Dataset entries:
☆ ☆ ☆

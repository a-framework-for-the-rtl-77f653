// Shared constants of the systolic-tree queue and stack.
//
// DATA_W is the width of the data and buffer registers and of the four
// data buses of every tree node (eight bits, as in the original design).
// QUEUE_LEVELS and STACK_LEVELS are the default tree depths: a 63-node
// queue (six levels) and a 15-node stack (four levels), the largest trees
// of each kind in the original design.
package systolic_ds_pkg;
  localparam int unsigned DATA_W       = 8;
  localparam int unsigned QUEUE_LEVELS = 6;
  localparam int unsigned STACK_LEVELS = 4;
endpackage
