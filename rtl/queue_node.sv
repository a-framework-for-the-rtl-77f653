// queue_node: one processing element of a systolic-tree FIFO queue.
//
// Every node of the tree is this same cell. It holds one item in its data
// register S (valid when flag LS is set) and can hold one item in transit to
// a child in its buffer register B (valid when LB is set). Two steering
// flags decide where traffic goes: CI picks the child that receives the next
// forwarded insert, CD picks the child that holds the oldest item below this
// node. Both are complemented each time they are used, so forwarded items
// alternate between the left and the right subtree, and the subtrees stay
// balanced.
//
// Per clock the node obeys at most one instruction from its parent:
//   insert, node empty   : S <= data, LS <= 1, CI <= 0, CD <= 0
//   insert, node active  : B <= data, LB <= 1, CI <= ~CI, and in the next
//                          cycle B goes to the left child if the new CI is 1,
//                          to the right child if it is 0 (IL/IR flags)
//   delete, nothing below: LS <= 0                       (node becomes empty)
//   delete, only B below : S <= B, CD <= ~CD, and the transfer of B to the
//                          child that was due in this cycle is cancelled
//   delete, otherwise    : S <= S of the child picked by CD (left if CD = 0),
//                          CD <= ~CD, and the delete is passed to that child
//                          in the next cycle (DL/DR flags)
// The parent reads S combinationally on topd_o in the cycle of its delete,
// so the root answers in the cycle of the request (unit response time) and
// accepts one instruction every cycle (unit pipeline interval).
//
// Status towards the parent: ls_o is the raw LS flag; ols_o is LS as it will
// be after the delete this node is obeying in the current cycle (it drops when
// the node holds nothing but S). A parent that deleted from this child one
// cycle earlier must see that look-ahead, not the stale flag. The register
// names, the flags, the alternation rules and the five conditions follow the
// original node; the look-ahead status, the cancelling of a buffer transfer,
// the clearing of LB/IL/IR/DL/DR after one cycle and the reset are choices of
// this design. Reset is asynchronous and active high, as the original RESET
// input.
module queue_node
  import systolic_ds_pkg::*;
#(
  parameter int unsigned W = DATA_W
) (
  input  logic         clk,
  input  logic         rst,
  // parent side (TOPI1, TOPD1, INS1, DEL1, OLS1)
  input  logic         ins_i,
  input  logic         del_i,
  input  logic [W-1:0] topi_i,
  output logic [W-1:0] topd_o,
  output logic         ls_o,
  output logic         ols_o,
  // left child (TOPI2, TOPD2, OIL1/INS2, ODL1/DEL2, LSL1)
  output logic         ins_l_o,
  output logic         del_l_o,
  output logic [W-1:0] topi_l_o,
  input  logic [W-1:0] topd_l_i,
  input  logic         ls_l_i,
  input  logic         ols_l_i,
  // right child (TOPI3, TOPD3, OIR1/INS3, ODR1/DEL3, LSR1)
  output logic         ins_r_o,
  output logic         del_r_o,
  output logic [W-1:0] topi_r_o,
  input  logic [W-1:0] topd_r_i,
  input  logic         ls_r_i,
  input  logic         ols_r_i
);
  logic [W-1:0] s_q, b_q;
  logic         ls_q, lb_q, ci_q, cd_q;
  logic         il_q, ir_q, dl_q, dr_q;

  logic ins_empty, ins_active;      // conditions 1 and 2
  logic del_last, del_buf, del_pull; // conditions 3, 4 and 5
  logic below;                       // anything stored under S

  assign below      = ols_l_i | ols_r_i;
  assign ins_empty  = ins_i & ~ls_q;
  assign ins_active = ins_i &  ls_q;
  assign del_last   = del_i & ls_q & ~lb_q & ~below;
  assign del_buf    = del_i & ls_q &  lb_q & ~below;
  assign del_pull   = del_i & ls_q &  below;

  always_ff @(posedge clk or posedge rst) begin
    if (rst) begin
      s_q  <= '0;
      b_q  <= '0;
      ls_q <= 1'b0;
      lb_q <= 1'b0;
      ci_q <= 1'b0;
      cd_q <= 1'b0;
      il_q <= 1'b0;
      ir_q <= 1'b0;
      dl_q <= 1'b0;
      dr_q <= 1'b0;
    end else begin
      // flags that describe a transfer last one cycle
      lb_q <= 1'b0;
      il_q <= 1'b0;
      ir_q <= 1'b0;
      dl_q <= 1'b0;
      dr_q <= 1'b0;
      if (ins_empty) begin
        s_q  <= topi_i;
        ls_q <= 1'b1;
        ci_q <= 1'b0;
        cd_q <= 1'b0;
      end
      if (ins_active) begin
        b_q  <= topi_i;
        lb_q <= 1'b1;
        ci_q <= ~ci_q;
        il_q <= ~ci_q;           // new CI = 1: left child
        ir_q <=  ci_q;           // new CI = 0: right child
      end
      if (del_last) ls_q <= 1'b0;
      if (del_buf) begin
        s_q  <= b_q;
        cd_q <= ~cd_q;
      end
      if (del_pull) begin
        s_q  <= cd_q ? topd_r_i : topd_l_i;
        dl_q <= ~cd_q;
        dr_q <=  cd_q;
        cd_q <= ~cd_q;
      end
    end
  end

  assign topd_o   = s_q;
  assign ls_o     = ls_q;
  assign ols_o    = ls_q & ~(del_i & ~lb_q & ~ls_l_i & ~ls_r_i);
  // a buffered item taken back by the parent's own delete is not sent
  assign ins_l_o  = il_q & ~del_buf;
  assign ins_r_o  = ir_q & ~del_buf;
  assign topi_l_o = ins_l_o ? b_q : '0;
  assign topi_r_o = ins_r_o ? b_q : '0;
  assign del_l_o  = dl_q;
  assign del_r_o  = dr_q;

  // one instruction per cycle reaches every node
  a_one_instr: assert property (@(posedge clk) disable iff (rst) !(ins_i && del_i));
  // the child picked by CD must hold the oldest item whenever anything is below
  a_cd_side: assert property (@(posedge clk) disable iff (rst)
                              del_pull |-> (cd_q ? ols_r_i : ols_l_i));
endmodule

☆ ☆ ☆

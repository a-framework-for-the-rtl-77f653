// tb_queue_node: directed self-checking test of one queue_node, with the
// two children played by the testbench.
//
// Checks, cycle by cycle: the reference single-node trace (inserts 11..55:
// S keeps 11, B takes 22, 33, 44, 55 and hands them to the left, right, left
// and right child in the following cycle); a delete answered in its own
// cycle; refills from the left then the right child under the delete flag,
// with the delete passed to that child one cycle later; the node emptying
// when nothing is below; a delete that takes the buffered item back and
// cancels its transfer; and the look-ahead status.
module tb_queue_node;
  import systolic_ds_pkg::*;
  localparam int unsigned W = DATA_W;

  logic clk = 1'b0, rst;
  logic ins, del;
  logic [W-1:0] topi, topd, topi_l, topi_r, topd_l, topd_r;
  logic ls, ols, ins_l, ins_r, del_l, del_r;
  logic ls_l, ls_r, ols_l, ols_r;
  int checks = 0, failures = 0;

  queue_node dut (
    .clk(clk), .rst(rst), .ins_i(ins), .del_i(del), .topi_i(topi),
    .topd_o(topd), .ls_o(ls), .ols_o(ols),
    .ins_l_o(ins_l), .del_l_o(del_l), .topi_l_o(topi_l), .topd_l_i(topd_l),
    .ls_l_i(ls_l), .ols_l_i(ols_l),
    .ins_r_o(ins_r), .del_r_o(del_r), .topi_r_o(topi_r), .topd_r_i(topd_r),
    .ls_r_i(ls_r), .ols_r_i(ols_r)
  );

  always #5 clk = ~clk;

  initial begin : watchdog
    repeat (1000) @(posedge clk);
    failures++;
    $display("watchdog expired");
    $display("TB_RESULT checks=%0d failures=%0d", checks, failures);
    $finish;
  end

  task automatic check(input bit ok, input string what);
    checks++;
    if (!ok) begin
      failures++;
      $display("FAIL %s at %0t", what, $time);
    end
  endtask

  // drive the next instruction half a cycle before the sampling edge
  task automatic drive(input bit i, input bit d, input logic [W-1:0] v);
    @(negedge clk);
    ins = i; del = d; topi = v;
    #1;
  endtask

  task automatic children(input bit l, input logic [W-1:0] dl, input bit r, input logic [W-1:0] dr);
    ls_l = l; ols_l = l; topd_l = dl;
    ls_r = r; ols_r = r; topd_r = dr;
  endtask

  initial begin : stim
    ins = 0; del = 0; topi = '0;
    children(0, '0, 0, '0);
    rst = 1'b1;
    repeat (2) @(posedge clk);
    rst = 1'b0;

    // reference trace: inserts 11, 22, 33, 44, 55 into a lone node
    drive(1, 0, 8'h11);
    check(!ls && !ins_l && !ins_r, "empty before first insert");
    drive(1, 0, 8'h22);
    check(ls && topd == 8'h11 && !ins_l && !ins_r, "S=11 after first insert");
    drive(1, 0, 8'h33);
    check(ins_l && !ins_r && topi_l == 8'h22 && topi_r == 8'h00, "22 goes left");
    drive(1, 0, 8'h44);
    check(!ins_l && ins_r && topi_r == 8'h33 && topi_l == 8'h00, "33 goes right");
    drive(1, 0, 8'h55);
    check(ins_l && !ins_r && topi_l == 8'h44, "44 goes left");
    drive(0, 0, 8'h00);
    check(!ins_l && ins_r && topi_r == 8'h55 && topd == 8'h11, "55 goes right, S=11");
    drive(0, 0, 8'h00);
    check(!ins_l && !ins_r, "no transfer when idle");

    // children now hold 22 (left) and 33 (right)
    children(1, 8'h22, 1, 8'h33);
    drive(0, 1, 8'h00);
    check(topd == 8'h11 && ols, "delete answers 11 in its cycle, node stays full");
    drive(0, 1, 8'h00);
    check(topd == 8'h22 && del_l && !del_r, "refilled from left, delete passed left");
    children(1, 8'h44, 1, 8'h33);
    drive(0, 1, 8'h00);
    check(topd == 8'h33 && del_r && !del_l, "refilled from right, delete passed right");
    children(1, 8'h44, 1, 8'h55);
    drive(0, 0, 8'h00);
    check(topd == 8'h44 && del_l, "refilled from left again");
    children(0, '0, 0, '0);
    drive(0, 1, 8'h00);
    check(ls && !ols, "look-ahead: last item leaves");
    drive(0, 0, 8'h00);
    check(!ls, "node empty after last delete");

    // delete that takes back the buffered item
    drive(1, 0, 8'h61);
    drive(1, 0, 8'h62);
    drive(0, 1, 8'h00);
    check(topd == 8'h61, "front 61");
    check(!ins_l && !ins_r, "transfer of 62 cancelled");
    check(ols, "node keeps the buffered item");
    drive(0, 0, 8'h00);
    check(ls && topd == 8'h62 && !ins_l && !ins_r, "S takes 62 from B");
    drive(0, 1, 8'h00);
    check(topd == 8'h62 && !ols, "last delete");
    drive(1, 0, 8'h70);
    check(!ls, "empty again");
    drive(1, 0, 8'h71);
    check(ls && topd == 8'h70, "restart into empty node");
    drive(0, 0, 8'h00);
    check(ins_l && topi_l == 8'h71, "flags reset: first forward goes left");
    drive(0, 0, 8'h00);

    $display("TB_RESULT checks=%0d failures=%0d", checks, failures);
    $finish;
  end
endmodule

☆ ☆ ☆

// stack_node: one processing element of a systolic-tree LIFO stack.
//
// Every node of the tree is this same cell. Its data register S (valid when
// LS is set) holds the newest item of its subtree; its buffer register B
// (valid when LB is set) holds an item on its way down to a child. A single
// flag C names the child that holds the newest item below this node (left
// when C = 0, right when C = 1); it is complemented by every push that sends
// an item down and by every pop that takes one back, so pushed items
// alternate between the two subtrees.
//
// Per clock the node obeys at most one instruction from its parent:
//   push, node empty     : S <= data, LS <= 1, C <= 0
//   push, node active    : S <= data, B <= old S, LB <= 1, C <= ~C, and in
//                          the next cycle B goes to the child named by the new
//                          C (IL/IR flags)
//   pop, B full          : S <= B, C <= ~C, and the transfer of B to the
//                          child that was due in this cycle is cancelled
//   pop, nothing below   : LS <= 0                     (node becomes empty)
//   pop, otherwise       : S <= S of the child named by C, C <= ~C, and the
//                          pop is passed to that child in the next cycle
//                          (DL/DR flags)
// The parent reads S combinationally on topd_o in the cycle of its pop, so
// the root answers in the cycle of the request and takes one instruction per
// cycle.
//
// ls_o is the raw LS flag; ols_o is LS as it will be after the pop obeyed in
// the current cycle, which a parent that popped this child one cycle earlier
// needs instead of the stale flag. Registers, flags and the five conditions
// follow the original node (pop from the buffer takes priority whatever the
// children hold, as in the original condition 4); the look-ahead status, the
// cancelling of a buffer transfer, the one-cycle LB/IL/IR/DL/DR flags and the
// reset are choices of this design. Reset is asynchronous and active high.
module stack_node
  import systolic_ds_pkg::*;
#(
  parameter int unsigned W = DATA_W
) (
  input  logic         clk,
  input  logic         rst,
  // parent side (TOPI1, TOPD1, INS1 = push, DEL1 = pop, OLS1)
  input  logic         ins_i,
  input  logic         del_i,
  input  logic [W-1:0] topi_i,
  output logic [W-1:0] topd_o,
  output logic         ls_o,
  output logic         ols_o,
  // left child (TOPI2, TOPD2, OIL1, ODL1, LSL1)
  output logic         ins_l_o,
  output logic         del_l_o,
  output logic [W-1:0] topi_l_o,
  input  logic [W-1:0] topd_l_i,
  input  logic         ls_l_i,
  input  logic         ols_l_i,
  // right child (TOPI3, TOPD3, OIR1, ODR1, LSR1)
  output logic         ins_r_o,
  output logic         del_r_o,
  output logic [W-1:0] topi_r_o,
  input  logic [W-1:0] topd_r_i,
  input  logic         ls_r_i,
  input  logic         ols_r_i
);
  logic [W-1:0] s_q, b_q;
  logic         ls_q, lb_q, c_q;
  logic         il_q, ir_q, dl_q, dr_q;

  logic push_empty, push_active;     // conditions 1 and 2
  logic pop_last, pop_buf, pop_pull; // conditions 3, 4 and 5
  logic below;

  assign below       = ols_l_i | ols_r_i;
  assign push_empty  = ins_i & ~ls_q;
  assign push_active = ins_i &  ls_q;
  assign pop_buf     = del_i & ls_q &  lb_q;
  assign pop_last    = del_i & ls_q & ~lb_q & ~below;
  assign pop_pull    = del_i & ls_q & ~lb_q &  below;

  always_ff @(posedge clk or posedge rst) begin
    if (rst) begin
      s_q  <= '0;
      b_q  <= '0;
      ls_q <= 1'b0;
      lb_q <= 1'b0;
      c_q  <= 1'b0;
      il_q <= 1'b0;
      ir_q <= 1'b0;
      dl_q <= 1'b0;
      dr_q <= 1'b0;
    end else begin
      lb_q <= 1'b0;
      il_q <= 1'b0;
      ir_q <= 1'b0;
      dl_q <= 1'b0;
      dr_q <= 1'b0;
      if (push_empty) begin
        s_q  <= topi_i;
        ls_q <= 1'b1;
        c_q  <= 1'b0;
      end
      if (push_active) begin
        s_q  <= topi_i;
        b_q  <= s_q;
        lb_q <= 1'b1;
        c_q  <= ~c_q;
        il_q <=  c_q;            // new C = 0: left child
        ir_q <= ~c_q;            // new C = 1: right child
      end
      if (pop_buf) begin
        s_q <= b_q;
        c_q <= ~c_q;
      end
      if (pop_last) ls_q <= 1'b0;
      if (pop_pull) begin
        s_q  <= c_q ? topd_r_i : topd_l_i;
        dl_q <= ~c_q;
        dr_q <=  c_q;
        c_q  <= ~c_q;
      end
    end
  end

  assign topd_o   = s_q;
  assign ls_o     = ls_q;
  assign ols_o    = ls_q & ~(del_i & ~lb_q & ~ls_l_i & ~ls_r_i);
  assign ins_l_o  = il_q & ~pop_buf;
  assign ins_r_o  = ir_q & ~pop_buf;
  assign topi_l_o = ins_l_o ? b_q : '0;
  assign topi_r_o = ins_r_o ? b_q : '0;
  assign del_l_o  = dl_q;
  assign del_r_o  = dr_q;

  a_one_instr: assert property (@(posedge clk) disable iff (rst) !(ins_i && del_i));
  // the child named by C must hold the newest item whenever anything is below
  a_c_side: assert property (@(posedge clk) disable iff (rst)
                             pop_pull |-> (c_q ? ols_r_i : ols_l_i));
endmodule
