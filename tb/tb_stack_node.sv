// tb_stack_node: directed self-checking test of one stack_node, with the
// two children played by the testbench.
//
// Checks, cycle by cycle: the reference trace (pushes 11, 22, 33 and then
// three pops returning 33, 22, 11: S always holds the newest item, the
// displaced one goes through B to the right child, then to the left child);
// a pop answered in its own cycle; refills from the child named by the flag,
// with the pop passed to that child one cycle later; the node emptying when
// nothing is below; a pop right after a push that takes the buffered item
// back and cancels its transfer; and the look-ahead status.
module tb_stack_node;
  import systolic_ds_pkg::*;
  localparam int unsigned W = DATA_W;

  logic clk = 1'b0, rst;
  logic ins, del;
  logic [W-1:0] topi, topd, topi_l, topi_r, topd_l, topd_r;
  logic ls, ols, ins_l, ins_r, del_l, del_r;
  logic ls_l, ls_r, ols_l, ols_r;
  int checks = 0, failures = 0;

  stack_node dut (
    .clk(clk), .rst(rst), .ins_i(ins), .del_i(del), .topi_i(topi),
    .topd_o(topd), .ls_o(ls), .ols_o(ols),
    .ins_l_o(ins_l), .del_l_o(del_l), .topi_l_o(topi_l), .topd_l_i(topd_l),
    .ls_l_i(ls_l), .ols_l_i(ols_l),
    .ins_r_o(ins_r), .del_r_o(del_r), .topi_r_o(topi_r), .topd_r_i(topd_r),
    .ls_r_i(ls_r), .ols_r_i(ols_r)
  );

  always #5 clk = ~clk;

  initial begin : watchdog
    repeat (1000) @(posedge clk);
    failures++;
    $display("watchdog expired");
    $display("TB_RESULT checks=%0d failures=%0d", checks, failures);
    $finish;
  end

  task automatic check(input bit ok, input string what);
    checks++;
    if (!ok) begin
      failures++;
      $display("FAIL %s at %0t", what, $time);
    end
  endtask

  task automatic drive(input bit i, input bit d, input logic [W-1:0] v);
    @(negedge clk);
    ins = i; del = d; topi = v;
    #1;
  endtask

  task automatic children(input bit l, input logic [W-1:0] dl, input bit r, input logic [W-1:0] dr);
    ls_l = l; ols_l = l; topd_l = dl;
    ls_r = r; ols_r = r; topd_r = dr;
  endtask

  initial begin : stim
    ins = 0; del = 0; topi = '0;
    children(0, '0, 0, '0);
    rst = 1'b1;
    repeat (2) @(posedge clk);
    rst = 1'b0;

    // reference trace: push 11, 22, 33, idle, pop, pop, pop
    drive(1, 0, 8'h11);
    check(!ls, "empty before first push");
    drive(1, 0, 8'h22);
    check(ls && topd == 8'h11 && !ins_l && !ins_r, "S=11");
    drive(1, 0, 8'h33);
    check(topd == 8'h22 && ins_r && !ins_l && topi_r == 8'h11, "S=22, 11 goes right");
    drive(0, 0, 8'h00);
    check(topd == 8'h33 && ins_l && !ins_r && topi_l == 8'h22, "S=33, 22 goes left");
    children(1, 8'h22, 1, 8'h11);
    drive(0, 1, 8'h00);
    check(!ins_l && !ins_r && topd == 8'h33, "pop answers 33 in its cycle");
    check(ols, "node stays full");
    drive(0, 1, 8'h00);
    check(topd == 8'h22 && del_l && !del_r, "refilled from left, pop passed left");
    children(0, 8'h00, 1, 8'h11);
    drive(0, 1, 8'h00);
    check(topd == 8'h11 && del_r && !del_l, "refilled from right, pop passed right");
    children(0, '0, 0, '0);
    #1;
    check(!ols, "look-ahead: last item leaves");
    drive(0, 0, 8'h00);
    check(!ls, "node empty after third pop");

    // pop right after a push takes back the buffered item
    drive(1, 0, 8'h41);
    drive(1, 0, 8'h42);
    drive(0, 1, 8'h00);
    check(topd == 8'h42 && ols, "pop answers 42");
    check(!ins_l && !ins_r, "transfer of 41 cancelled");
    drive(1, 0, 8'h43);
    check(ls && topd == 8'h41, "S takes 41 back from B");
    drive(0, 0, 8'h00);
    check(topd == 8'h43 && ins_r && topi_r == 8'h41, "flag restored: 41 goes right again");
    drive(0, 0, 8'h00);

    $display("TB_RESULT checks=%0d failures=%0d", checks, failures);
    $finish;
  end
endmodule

☆ ☆ ☆

# Your instructions:
Which of the lines above carry the string "first"? Copy every one.

# Exercise output:
    check(!ls && !ins_l && !ins_r, "empty before first insert");
    check(ls && topd == 8'h11 && !ins_l && !ins_r, "S=11 after first insert");
    check(ins_l && topi_l == 8'h71, "flags reset: first forward goes left");
    check(!ls, "empty before first push");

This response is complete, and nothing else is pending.